WORK INSTRUCTION: Please reproduce the data below exactly, from the first line through the line containing "must arrive in", and leave every later line out.

SUPPLIED DATA:
________

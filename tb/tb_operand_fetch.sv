// tb_operand_fetch: self-checking test of the OF-stage operand fetch, with
// the bus interface and the memory model.
//
// Random F-codes (register, immediate, write-only and read operands of 1, 2
// and 4 bytes at every byte offset, so that many read operands span two
// words) are sent while the E-stage side takes S-codes at random. A model
// computes each S-code from the memory contents; S-codes must arrive in
// order and match. The test also checks the timing (a single read costs one
// bus cycle, a spanning operand two back-to-back cycles, a pass-through
// operand none), and that a flush during a read discards its data.
module tb_operand_fetch;
  import gm_pkg::*;

  logic clk = 0, rst_n = 0;
  logic flush = 0, f_valid = 0, f_ready, s_valid, s_ready = 1, ev_cross;
  fcode_t f = '0;
  scode_t s;
  bus_req_t req [3];
  bus_rsp_t rsp [3];
  logic bus_as, bus_cyc, bus_we, bus_rdy;
  logic [31:0] bus_addr, bus_wdata, bus_rdata;
  logic [3:0] bus_be;
  int checks = 0, failures = 0, n_cross = 0, n_s = 0;

  operand_fetch dut (.clk, .rst_n, .flush, .f_valid, .f, .f_ready, .s_valid, .s, .s_ready,
    .bus_o(req[1]), .bus_i(rsp[1]), .ev_cross);
  bus_interface u_biu (.clk, .rst_n, .req_i(req), .rsp_o(rsp),
    .bus_as, .bus_cyc, .bus_addr, .bus_we, .bus_be, .bus_wdata, .bus_rdata, .bus_rdy);
  tb_mem_model #(.WAIT(0)) mem (.*);
  assign req[0] = '0;
  assign req[2] = '0;
  always #5 clk = ~clk;

  task automatic check(bit cond, string what);
    checks++;
    if (!cond) begin failures++; $display("FAIL: %s", what); end
  endtask

  initial begin
    #2000000 failures++;
    $display("TB_RESULT checks=%0d failures=%0d", checks, failures);
    $finish;
  end

  // ---- reference model ----
  scode_t exp_q [$];

  function automatic scode_t m_s(fcode_t x);
    scode_t r = '0;
    r.is_reg = x.is_reg; r.rn = x.rn; r.addr = x.addr;
    r.sp_we = x.sp_we; r.sp_new = x.sp_new;
    if (x.is_imm) r.value = x.addr;
    else if (x.fetch && !x.is_reg)
      for (int b = 0; b < int'(x.size); b++) begin
        automatic logic [31:0] a = x.addr + 32'(b);
        automatic logic [31:0] w = mem.peek(a);
        r.value = {r.value[23:0], w[31 - 8 * a[1:0] -: 8]};
      end
    return r;
  endfunction

  // S-code checker, sampling just before each rising edge
  always begin
    @(negedge clk);
    #4;
    if (rst_n) begin
      if (ev_cross) n_cross++;
      if (s_valid && s_ready) begin
        n_s++;
        if (exp_q.size() == 0) check(0, "S-code with none expected");
        else begin
          automatic scode_t e = exp_q.pop_front();
          check(s == e, $sformatf("S-code value %h at %h, expected %h at %h", s.value, s.addr, e.value, e.addr));
        end
      end
    end
  end

  task automatic send(fcode_t x);
    f = x; f_valid = 1;
    #1;
    while (!f_ready) begin @(negedge clk); s_ready = 1'($urandom); #1; end
    exp_q.push_back(m_s(x));
    @(negedge clk);
    f_valid = 0;
  endtask

  function automatic fcode_t rand_f(int kind);
    fcode_t x = '0;
    x.rn = 4'($urandom);
    x.addr = 32'h1000 + 32'($urandom_range(0, 255));
    x.size = 3'(1 << $urandom_range(0, 2));
    x.sp_we = 1'($urandom); x.sp_new = $urandom;
    case (kind)
      0: x.is_reg = 1;
      1: begin x.is_imm = 1; x.addr = $urandom; end
      2: x.fetch = 0;
      default: x.fetch = 1;
    endcase
    return x;
  endfunction

  longint t0;
  initial begin
    for (int a = 32'h1000; a < 32'h1108; a += 4) mem.poke(a, $urandom);
    repeat (2) @(posedge clk);
    rst_n = 1;
    @(negedge clk);
    // ---- timing ----
    begin
      automatic fcode_t x = rand_f(3);
      x.addr = 32'h1010; x.size = 4;
      t0 = $time; send(x);
      while (!s_valid) @(negedge clk);
      check(($time - t0) / 10 == 4, $sformatf("aligned read: %0d clocks", ($time - t0) / 10));
      @(negedge clk);
      x.addr = 32'h1013; x.size = 2;
      t0 = $time; send(x);
      while (!s_valid) @(negedge clk);
      check(($time - t0) / 10 == 6, $sformatf("spanning read: %0d clocks", ($time - t0) / 10));
      @(negedge clk);
      x = rand_f(1);
      t0 = $time; send(x);
      check(s_valid && ($time - t0) / 10 == 1, "immediate passes in one clock");
      @(negedge clk);
    end
    // ---- random traffic ----
    for (int n = 0; n < 3000; n++) begin
      s_ready = ($urandom_range(0, 9) < 7);
      send(rand_f($urandom_range(0, 5)));
    end
    s_ready = 1;
    while (!f_ready || s_valid) @(negedge clk);
    repeat (2) @(negedge clk);
    check(exp_q.size() == 0, "every S-code delivered");
    check(n_cross > 0, "operands spanning two words were read");
    // ---- flush during a spanning read ----
    begin
      automatic fcode_t x = rand_f(3);
      x.addr = 32'h1022; x.size = 4;
      f = x; f_valid = 1; @(negedge clk); f_valid = 0;
      flush = 1; @(negedge clk); flush = 0;
      repeat (6) @(negedge clk);
      check(!s_valid && f_ready && exp_q.size() == 0, "flushed read gives no S-code");
      send(rand_f(1));
      @(negedge clk);
      check(exp_q.size() == 0, "next operand after the flush");
    end
    $display("S-codes %0d, spanning operands %0d", n_s, n_cross);
    $display("TB_RESULT checks=%0d failures=%0d", checks, failures);
    $finish;
  end
endmodule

________

EXERCISE OUTPUT:
filename tb/tb_operand_fetch.sv
// tb_operand_fetch: self-checking test of the OF-stage operand fetch, with
// the bus interface and the memory model.
//
// Random F-codes (register, immediate, write-only and read operands of 1, 2
// and 4 bytes at every byte offset, so that many read operands span two
// words) are sent while the E-stage side takes S-codes at random. A model
// computes each S-code from the memory contents; S-codes must arrive in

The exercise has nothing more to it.